Dataset excerpts:
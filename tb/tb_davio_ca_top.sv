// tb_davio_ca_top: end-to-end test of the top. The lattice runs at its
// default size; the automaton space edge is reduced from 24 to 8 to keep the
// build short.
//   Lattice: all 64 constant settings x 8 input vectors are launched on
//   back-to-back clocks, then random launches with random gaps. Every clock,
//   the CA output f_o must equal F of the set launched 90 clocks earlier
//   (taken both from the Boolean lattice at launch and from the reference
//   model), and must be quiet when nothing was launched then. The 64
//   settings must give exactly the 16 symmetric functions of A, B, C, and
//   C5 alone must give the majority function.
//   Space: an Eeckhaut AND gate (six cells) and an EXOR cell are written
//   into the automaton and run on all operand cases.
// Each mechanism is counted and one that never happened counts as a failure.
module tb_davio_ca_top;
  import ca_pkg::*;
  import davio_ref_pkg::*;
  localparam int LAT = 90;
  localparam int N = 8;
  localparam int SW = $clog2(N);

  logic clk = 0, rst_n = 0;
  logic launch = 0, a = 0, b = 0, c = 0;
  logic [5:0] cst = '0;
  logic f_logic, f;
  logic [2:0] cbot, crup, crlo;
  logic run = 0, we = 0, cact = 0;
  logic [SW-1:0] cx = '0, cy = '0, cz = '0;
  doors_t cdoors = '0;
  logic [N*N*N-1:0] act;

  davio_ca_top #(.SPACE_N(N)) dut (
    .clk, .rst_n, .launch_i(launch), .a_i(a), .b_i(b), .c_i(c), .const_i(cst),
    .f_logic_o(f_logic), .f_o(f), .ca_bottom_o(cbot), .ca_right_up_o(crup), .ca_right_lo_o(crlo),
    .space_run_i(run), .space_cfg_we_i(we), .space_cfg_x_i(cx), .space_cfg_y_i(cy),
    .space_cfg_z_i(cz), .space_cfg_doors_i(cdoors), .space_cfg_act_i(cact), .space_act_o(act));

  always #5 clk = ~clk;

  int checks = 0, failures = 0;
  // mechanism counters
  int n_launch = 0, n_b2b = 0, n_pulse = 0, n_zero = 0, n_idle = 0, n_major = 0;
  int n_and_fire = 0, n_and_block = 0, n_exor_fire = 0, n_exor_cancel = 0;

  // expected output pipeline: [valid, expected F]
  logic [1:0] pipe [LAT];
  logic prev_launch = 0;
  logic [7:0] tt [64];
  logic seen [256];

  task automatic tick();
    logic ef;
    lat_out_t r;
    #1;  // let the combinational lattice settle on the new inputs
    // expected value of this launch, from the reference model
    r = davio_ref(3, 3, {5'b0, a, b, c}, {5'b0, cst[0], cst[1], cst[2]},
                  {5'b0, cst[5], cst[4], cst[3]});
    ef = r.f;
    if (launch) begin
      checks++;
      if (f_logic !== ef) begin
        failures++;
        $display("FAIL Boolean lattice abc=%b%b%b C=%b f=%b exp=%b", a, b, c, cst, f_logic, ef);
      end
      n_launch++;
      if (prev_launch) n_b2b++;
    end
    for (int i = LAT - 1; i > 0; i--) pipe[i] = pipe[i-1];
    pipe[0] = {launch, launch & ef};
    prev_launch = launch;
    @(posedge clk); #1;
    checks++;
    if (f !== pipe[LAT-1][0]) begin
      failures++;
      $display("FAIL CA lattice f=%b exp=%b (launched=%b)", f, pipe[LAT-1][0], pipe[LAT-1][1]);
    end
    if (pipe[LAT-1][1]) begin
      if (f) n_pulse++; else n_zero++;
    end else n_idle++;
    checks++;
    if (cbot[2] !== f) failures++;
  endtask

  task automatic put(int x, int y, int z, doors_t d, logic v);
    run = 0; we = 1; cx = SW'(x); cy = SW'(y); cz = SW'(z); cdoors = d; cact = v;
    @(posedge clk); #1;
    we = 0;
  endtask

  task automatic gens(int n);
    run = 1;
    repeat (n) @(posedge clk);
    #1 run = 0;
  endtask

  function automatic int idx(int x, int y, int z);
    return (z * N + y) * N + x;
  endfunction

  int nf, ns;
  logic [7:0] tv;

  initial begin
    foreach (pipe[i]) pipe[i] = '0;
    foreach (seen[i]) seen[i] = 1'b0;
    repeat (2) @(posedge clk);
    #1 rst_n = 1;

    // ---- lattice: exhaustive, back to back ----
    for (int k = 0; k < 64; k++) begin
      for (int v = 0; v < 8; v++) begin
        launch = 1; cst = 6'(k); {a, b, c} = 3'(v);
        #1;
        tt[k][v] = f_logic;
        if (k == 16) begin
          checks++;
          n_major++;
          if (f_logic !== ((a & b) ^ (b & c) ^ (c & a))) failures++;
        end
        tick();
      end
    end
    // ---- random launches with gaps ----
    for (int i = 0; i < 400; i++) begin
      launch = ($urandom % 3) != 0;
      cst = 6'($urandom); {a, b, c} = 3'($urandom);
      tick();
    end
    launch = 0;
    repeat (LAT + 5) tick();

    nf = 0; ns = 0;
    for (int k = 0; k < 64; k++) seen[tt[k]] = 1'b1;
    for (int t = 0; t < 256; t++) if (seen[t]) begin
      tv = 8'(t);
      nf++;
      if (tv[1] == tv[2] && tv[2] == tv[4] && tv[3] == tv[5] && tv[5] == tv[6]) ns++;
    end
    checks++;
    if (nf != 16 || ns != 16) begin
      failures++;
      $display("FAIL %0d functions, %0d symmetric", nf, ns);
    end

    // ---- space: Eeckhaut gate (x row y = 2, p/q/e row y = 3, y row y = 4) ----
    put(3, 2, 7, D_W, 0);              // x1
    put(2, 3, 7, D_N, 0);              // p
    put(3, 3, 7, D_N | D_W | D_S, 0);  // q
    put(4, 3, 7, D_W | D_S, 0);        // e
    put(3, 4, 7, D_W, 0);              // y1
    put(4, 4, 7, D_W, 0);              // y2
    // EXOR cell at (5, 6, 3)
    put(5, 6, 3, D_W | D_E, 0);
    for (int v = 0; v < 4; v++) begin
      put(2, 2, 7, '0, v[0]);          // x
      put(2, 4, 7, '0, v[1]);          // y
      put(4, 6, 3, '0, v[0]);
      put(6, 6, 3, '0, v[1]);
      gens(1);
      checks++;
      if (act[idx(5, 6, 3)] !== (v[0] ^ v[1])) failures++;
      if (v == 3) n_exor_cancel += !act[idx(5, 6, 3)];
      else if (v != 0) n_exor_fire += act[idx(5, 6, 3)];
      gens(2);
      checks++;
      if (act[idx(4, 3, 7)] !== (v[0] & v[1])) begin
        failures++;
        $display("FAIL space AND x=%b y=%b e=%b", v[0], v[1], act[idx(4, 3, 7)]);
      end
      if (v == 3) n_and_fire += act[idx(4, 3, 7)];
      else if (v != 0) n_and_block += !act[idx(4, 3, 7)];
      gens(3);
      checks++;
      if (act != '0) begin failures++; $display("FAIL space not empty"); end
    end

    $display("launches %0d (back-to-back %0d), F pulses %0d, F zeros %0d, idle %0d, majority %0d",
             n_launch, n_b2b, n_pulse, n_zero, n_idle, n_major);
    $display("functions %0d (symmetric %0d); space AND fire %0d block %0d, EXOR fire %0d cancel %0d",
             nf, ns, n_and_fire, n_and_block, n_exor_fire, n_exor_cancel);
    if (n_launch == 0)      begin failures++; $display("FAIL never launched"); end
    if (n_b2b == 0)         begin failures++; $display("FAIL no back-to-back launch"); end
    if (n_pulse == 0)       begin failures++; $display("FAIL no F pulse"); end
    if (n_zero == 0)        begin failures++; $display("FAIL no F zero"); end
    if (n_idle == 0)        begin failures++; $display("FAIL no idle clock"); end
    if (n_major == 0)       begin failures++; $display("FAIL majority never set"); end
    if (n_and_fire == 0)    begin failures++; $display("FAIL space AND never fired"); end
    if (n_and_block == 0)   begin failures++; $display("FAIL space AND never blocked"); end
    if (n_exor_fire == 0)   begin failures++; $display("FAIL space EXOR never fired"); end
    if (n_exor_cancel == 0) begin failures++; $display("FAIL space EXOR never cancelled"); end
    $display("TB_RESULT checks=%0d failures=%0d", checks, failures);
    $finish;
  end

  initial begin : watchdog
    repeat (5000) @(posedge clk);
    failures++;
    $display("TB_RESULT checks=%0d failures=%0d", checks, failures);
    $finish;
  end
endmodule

YOUR ASSIGNMENT —
When you reach the line holding "task automatic put(int" in the records above, begin reproducing exactly, stop after the line holding "#1 rst_n = 1;", and output nothing else.

YOUR RESPONSE —
  task automatic put(int x, int y, int z, doors_t d, logic v);
    run = 0; we = 1; cx = SW'(x); cy = SW'(y); cz = SW'(z); cdoors = d; cact = v;
    @(posedge clk); #1;
    we = 0;
  endtask

  task automatic gens(int n);
    run = 1;
    repeat (n) @(posedge clk);
    #1 run = 0;
  endtask

  function automatic int idx(int x, int y, int z);
    return (z * N + y) * N + x;
  endfunction

  int nf, ns;
  logic [7:0] tv;

  initial begin
    foreach (pipe[i]) pipe[i] = '0;
    foreach (seen[i]) seen[i] = 1'b0;
    repeat (2) @(posedge clk);
    #1 rst_n = 1;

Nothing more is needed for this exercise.